WHAT IS REQUIRED - Check every line of the records below for the string "follows", then report only how many lines have it.

SUPPLIED INFORMATION -
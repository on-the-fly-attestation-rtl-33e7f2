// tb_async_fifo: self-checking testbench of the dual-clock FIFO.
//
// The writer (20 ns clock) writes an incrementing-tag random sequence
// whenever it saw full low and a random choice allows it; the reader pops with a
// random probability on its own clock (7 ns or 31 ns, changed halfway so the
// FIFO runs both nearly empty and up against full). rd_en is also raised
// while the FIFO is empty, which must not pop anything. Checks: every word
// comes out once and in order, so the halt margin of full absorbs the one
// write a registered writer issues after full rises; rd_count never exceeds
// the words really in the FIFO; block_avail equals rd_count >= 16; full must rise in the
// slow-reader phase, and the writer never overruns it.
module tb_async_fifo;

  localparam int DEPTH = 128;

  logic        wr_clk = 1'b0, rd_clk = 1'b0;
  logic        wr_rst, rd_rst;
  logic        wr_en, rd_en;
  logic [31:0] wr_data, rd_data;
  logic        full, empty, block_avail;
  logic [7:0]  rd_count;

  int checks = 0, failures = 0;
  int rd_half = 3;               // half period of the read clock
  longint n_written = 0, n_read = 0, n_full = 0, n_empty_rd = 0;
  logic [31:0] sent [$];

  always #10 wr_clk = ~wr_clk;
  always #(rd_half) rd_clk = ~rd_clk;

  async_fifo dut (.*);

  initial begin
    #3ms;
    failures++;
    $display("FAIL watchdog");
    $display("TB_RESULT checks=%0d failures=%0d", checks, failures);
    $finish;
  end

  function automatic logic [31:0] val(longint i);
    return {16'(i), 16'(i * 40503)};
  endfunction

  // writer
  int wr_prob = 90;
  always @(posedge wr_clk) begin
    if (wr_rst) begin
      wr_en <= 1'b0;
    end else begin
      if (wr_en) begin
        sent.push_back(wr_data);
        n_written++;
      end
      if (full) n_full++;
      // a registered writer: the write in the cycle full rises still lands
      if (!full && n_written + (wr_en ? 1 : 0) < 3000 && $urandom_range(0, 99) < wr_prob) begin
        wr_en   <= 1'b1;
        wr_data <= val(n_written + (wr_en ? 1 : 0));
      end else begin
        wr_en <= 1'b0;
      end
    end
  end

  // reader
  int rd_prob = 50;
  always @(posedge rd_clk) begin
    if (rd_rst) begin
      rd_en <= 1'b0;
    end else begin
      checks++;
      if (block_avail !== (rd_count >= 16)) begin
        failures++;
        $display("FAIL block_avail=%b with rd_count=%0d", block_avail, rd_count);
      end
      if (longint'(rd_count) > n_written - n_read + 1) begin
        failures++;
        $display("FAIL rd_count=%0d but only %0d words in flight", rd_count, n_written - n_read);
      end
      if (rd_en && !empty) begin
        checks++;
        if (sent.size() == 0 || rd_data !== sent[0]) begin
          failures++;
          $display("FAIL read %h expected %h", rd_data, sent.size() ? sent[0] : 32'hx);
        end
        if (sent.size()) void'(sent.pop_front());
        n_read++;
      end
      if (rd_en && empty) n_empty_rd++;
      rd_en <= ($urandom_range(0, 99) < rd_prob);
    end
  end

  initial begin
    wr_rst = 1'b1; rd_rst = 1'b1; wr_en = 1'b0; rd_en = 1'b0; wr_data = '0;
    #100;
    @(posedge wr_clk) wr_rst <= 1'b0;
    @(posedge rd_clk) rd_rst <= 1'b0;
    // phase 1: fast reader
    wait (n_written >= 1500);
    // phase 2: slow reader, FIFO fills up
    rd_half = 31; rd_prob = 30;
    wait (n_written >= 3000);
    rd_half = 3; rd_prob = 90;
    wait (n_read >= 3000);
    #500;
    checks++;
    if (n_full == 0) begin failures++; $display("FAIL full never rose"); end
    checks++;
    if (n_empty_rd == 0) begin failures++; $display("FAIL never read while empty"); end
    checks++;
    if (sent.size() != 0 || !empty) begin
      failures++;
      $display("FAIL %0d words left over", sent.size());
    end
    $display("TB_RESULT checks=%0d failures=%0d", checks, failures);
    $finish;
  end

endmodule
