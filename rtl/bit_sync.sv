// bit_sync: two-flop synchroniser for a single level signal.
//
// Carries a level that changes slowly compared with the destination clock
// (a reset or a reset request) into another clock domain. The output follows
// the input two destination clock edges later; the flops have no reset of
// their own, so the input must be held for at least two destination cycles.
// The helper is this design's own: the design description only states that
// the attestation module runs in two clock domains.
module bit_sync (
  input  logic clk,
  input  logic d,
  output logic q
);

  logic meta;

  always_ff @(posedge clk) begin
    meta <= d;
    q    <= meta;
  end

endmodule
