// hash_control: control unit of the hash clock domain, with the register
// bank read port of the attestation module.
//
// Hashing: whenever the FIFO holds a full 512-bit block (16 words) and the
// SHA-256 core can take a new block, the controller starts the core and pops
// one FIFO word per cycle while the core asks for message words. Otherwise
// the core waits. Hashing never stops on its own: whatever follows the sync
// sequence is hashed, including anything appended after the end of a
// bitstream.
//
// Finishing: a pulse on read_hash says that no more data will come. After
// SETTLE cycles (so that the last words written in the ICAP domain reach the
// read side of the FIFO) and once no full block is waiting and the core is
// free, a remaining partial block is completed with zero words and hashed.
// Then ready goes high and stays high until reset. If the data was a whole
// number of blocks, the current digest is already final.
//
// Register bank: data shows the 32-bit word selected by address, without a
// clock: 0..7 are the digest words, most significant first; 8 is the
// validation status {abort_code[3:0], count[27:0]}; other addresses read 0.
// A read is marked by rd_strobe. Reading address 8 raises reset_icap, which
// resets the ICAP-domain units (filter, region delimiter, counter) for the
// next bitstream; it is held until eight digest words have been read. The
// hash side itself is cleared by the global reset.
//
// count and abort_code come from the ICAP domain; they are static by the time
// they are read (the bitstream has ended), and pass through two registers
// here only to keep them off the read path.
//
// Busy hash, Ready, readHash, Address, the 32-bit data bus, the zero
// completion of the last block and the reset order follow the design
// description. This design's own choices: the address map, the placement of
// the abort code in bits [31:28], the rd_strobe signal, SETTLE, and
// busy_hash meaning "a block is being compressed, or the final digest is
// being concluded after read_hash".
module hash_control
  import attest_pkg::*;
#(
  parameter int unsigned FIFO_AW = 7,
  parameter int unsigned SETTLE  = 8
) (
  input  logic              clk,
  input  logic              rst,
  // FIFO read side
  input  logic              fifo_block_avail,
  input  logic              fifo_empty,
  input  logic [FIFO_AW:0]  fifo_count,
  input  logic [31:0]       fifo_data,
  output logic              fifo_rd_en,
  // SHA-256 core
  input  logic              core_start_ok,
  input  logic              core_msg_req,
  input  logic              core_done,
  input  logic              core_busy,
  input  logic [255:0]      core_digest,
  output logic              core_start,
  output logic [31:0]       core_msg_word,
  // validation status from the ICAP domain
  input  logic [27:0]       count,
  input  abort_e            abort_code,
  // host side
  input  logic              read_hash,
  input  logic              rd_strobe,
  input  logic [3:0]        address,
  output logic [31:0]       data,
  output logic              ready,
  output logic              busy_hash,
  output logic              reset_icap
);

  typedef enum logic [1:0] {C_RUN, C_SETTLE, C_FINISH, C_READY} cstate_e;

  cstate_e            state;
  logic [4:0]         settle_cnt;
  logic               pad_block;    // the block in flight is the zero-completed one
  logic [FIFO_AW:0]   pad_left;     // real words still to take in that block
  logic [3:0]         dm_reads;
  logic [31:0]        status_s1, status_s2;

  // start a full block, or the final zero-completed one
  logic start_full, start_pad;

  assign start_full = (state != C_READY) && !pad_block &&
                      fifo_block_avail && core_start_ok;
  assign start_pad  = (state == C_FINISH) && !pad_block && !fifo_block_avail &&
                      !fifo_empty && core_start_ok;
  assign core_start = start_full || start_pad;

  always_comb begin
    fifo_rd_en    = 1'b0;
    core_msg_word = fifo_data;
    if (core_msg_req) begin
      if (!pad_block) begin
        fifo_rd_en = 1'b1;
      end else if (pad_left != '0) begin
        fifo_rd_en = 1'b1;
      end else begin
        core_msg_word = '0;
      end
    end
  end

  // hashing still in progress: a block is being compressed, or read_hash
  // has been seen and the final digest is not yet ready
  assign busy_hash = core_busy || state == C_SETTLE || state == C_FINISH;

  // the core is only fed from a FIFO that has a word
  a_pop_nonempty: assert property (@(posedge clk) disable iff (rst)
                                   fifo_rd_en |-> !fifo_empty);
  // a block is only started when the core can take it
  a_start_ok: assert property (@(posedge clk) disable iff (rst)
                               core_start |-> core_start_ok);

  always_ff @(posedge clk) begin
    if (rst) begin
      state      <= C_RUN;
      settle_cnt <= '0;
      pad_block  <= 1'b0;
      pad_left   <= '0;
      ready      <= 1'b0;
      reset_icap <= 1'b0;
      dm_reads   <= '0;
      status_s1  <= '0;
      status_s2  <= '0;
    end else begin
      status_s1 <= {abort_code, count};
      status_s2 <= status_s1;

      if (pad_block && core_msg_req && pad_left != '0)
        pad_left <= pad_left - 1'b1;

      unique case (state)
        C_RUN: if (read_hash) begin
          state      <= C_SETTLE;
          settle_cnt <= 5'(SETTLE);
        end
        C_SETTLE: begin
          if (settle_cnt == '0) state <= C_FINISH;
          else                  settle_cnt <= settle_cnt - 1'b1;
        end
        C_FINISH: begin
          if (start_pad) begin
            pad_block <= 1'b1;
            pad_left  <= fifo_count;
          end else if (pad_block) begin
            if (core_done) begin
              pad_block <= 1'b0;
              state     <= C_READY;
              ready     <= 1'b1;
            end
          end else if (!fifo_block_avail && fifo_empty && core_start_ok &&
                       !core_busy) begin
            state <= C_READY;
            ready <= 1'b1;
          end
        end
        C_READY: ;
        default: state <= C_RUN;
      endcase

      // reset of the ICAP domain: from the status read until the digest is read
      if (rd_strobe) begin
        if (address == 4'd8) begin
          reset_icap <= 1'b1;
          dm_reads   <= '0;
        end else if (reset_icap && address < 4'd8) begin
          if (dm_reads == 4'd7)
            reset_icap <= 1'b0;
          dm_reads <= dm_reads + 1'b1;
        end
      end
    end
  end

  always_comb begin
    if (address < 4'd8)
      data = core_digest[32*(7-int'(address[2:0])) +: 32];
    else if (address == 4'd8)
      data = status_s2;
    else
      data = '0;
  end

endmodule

---

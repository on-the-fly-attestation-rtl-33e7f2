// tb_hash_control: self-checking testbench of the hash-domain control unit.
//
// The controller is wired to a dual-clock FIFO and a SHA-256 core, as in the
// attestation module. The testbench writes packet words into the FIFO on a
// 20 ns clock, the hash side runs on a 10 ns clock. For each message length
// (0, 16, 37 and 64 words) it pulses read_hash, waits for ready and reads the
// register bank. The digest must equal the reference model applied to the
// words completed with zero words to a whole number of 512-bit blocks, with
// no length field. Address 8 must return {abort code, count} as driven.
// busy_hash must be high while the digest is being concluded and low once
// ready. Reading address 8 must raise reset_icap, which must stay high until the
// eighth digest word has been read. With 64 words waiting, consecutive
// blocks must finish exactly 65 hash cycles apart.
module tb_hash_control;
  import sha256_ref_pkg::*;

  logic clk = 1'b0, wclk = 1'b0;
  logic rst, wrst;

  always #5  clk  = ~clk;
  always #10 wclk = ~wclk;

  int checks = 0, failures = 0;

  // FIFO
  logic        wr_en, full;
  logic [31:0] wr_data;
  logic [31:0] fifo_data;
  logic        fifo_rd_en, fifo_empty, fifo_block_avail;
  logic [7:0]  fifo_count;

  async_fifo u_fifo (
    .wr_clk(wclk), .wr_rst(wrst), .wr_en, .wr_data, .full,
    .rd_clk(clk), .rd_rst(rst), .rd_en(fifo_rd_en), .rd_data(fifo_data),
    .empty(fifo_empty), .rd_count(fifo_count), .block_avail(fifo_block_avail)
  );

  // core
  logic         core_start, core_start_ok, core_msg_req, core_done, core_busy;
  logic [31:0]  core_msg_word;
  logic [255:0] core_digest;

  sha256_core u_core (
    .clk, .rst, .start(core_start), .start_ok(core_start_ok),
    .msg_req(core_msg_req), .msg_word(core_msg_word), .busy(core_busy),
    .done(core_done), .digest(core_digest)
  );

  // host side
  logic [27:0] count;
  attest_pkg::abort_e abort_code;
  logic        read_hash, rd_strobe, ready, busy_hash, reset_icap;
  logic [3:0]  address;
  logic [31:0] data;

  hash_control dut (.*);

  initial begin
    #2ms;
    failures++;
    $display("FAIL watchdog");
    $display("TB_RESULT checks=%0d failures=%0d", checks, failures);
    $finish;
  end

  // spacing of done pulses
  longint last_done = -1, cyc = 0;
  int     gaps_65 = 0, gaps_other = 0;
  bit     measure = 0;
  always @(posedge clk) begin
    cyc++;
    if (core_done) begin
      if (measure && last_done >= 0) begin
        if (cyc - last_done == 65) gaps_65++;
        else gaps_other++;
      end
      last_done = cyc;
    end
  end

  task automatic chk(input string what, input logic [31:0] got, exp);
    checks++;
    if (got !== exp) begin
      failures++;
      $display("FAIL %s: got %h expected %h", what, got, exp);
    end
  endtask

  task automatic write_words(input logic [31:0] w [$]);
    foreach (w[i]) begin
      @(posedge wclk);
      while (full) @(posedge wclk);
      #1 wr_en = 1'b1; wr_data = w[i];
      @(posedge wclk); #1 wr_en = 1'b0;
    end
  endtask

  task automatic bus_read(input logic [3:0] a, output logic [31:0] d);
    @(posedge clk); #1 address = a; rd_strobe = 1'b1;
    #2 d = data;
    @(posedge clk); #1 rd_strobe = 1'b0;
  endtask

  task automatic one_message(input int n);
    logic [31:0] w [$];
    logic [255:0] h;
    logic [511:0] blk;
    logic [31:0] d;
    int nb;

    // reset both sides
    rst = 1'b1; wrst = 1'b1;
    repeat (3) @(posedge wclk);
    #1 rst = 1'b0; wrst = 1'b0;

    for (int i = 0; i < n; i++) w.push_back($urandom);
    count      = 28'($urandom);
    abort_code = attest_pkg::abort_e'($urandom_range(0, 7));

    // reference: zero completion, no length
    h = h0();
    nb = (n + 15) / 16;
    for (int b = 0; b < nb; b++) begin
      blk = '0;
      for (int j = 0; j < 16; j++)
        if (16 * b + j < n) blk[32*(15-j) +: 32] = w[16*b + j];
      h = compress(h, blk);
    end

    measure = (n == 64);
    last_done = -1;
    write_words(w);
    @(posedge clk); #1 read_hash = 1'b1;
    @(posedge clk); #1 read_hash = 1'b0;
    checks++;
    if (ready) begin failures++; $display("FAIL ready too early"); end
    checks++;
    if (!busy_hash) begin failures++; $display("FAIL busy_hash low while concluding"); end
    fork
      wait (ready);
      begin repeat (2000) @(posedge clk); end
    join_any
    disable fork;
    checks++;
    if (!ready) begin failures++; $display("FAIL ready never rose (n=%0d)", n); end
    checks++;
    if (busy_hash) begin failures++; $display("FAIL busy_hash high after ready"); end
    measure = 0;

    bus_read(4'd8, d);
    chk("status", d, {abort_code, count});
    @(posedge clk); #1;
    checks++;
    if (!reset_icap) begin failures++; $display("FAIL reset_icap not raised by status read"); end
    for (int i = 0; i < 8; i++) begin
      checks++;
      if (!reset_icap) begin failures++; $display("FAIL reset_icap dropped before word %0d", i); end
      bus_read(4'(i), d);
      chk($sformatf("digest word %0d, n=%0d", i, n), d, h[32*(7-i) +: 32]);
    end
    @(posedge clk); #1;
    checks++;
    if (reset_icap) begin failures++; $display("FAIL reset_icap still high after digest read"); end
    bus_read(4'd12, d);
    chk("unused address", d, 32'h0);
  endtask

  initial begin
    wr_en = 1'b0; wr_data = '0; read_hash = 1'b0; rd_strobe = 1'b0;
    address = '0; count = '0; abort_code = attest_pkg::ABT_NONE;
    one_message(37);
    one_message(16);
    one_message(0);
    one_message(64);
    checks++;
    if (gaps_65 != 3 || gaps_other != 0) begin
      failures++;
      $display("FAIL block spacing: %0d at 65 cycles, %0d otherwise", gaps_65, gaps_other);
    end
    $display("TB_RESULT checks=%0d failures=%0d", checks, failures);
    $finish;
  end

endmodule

WRITTEN RESPONSE - 2